How to Plant Hydrangea Pots

7 step guide to making the most of your potted hydrangea garden.

Reading Time: 3 minutes

It’s no secret that we love Hydrangeas around here. But having them close by on a porch or patio is not always an option. Our first summer keeping potted hydrangeas on our deck was a huge success – we had blooms from the time we planted them in June until as late as September. And the best part, its not as complicated as you think to arrange and maintain the plants throughout the entire summer.

Here is 7 step guide to making the most of your potted hydrangea garden.

1. Pick a Winner

The first crucial step is to make sure you choose a plant that looks hearty and healthy. Do they look like they have been well watered? Are the leaves browning? Are there incoming buds on the stems? Most of these issues will depend on the store or nursery you are buying your plants from. Some of the big box stores can have varying qualities in their garden centers so be careful when you’re making your selections. While some TLC will certainly help bring them back to life, you want to be able to start with a good base.

2. Be Container Ready

Choosing your containers will help determine how much soil and plants you will need. We planned on doing 2 large floor planters and 2 medium pedestal planters.

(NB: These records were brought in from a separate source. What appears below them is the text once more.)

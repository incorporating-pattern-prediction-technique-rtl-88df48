// tb_l1_icache: self-checking test of the set-associative L1 cache at its
// full size (8 KB, 32 B lines, 32 ways, 8 sets). Lines whose contents are a
// fixed function of their address are filled; a reference model in the
// testbench (per-set way array with a round-robin victim pointer) predicts
// hit or miss of random lookups, and a hit must return the whole line the
// address function gives. The test fills more than 32 lines into single
// sets so that round-robin eviction is exercised, and checks the cache is
// empty after reset.
module tb_l1_icache;
  import fc_pkg::*;
  localparam int unsigned SIZE = 8192;
  localparam int unsigned WAYS = 32;
  localparam int unsigned SETS = SIZE / (LINE_BYTES * WAYS);

  logic  clk = 1'b0;
  logic  rst_n;
  addr_t rd_addr, fill_addr;
  logic  hit, fill_en;
  line_t rd_line, fill_line;

  bit    m_valid [SETS][WAYS];
  addr_t m_tag   [SETS][WAYS];
  int    m_rr    [SETS];
  int checks = 0, failures = 0, n_hit = 0, n_miss = 0, n_evict = 0;

  l1_icache #(.SIZE_BYTES(SIZE), .WAYS(WAYS)) dut (.*);

  always #5 clk = ~clk;

  function automatic line_t line_of(addr_t a);
    line_t l;
    addr_t base = {a[ADDR_W-1:OFFSET_W], OFFSET_W'(0)};
    for (int w = 0; w < LINE_BYTES / 4; w++)
      l[w*32 +: 32] = ((base + addr_t'(4 * w)) * 32'h9E37_79B1) ^ 32'h5A5A_0F0F;
    return l;
  endfunction

  function automatic bit m_hit(addr_t a);
    int s = int'(a[OFFSET_W +: $clog2(SETS)]);
    for (int w = 0; w < WAYS; w++)
      if (m_valid[s][w] && m_tag[s][w] == (a >> OFFSET_W)) return 1'b1;
    return 1'b0;
  endfunction

  task automatic check(bit ok, string what);
    checks++;
    if (!ok) begin
      failures++;
      $display("FAIL %s: addr=%h hit=%0b", what, rd_addr, hit);
    end
  endtask

  initial begin
    repeat (50000) @(posedge clk);
    failures++;
    $display("FAIL watchdog");
    $display("TB_RESULT checks=%0d failures=%0d", checks, failures);
    $finish;
  end

  initial begin
    rst_n = 1'b0; fill_en = 1'b0; fill_addr = '0; fill_line = '0; rd_addr = '0;
    for (int s = 0; s < SETS; s++) begin
      m_rr[s] = 0;
      for (int w = 0; w < WAYS; w++) m_valid[s][w] = 1'b0;
    end
    repeat (2) @(posedge clk);
    rst_n = 1'b1;
    for (int i = 0; i < 64; i++) begin
      @(negedge clk); rd_addr = addr_t'(i * LINE_BYTES);
      #1 check(!hit, "empty after reset");
    end
    for (int i = 0; i < 20000; i++) begin
      bit exp_hit;
      @(negedge clk);
      // a 16 KB window: 64 candidate lines per set, twice the associativity
      rd_addr   = {$urandom_range(0, 4095), 2'b00};
      fill_en   = !m_hit(rd_addr) && ($urandom_range(0, 1) == 1);
      fill_addr = rd_addr;
      fill_line = line_of(fill_addr);
      exp_hit   = m_hit(rd_addr);
      #1;
      check(hit == exp_hit, "hit");
      if (exp_hit) begin
        check(rd_line == line_of(rd_addr), "line");
        n_hit++;
      end else n_miss++;
      @(posedge clk);
      if (fill_en) begin
        int s;
        s = int'(fill_addr[OFFSET_W +: $clog2(SETS)]);
        if (m_valid[s][m_rr[s]]) n_evict++;
        m_valid[s][m_rr[s]] = 1'b1;
        m_tag[s][m_rr[s]]   = fill_addr >> OFFSET_W;
        m_rr[s] = (m_rr[s] + 1) % WAYS;
      end
    end
    check(n_hit > 0 && n_miss > 0 && n_evict > 0, "hits, misses and evictions seen");
    $display("hits=%0d misses=%0d evictions=%0d", n_hit, n_miss, n_evict);
    $display("TB_RESULT checks=%0d failures=%0d", checks, failures);
    $finish;
  end
endmodule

The plants we chose had 3 separate bulbs, so we decided to keep them together and just separate them slightly in the bigger pots and in tact with the smaller ones.

Each large planter required approximately (2) 32QT Dry Bags of Soil. We grabbed (5) in total to be able to fill in the smaller pots with the extra one. 

We filled each large planter about 2/3 of the way with soil and then placed the store container in the pot to see how much more we needed to fill before we placed the unpotted plants in them. This is a good way to make sure you don’t plant them too low or high in the container.

For the smaller planters, we only needed to fill about 1/3 of the planter, as the plants fit almost exactly in those.

3. Prepping the Plants

When you’re ready, gently remove the plants from the store container. It can be tricky so gently lay it on it’s side and start to shake it a little to start separating it from the sides. Then carefully turn the plant upside down and wiggle the container off, all the while being sure the flowers and branches are not bending or getting crushed.

For the larger planters, we grabbed the soil base and gently separated each of the individual plants. Once separated, we manually fluffed and tilled the soil around the roots to separate and expose them. You want to do just enough to give them some new room to grow and attach to the new soil.  

For the smaller planters, we repeated the same fluffing steps as above but did not separate the individual plants. 

4. Planting

So you want to just scoop out a little soil to the sides of the container to be able to easily arrange and drop your plants right in. Once you have them snug and secure, start filling up the gaps and holes with new soil until the entire planter is filled and the roots and bottom of the plant is completely covered.

5. Where to Keep Them

You will want to make sure you place them in a spot that gets a good equal measure of sun and shade.  The same tips and tricks that apply to garden planted hydrangeas apply to the planted ones too. 

6. Happy Hour Time

It’s time to get those plants a drink! For the first day and over the next week you want to make sure they are properly hydrated as they get used to their new climate and containers. You want moist soil at all times. After the first week you can probably skip a day or two but keep an eye on the sun and weather; hot sunny days wreck havoc on the blooms and they can get dried up very quickly during a heat wave. Most days they will tell you just by looking at them how thirsty or satisfied they are. 

7. Sit and Enjoy

The summer is here! Grab you favorite book, a cold drink and enjoy the fruits and blooms of your labor!